> _Your assignment_: Pull every line containing the word "steps" from the records.

(Stored data entries)
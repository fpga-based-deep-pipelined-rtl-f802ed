// mat_buffer: inter-stage buffer ("Buf") of the attention pipeline.
//
// Holds one ROWS x (NW*W) single-precision matrix per slot. Row r is a bank
// of NW words of W elements. One port writes a whole word of one row; two
// combinational read ports return either a word of one row (rr_*) or one
// element of every row at the same word and lane, i.e. a column of the
// matrix (rc_*). Each row bank is a separate memory of whole words, so a
// column read is one access to every bank. A chain of DEPTH buffers between stages is folded into
// DEPTH+1 rotating slots: the producing stage writes slot 'wslot', the
// consuming stage reads the slot written DEPTH pipeline steps earlier, and
// a pulse on 'advance' (one per pipeline step) moves every slot one step on.
// Timing: writes take effect at the clock edge, reads are combinational,
// 'advance' takes effect at the clock edge.
// Buffers between stages, and V and Q passing through several of them, are
// the design's; the banked organisation and the slot rotation are this
// design's own.
module mat_buffer
  import fp32_pkg::*;
#(
  parameter int unsigned ROWS  = vit_pkg::SEQ_LEN,
  parameter int unsigned W     = vit_pkg::ARRAY_COLS,
  parameter int unsigned NW    = vit_pkg::HEAD_DIM / vit_pkg::ARRAY_COLS,
  parameter int unsigned DEPTH = 1,
  localparam int unsigned RW   = (ROWS > 1) ? $clog2(ROWS) : 1,
  localparam int unsigned AW   = (NW > 1)   ? $clog2(NW)   : 1,
  localparam int unsigned LW   = (W > 1)    ? $clog2(W)    : 1
) (
  input  logic          clk,
  input  logic          rst_n,
  input  logic          advance,
  // write one word of one row into the producer's slot
  input  logic          wr_en,
  input  logic [RW-1:0] wr_row,
  input  logic [AW-1:0] wr_word,
  input  fp32_t         wr_data [W],
  // read one word of one row from the consumer's slot
  input  logic [RW-1:0] rr_row,
  input  logic [AW-1:0] rr_word,
  output fp32_t         rr_data [W],
  // read one column (same word and lane of every row) from the consumer's slot
  input  logic [AW-1:0] rc_word,
  input  logic [LW-1:0] rc_lane,
  output fp32_t         rc_data [ROWS]
);
  localparam int unsigned NSLOT = DEPTH + 1;
  localparam int unsigned SW    = $clog2(NSLOT);

  localparam int unsigned BD = NSLOT * NW;   // words per row bank
  localparam int unsigned BW = $clog2(BD);

  // one memory per row bank; word (slot, word) of bank r is mem[r][slot*NW + word]
  fp32_t [W-1:0] mem [ROWS][BD];
  fp32_t [W-1:0] wr_vec, rr_vec;
  fp32_t [W-1:0] rc_vec [ROWS];
  logic [SW-1:0] wslot, rslot;

  always_ff @(posedge clk or negedge rst_n) begin
    if (!rst_n) wslot <= '0;
    else if (advance) wslot <= (wslot == SW'(NSLOT - 1)) ? '0 : wslot + 1'b1;
  end
  // the slot written DEPTH steps ago is the one after the write slot
  assign rslot = (wslot == SW'(NSLOT - 1)) ? '0 : wslot + 1'b1;

  always_comb begin
    for (int l = 0; l < W; l++) wr_vec[l] = wr_data[l];
  end

  for (genvar r = 0; r < ROWS; r++) begin : g_bank
    always_ff @(posedge clk) begin
      if (wr_en && wr_row == RW'(r)) mem[r][BW'(wslot) * BW'(NW) + BW'(wr_word)] <= wr_vec;
    end
    assign rc_vec[r] = mem[r][BW'(rslot) * BW'(NW) + BW'(rc_word)];
  end

  assign rr_vec = mem[rr_row][BW'(rslot) * BW'(NW) + BW'(rr_word)];
  always_comb begin
    for (int l = 0; l < W; l++) rr_data[l] = rr_vec[l];
    for (int r = 0; r < ROWS; r++) rc_data[r] = rc_vec[r][rc_lane];
  end
endmodule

> _Exercise solution_:
// consuming stage reads the slot written DEPTH pipeline steps earlier, and
  // the slot written DEPTH steps ago is the one after the write slot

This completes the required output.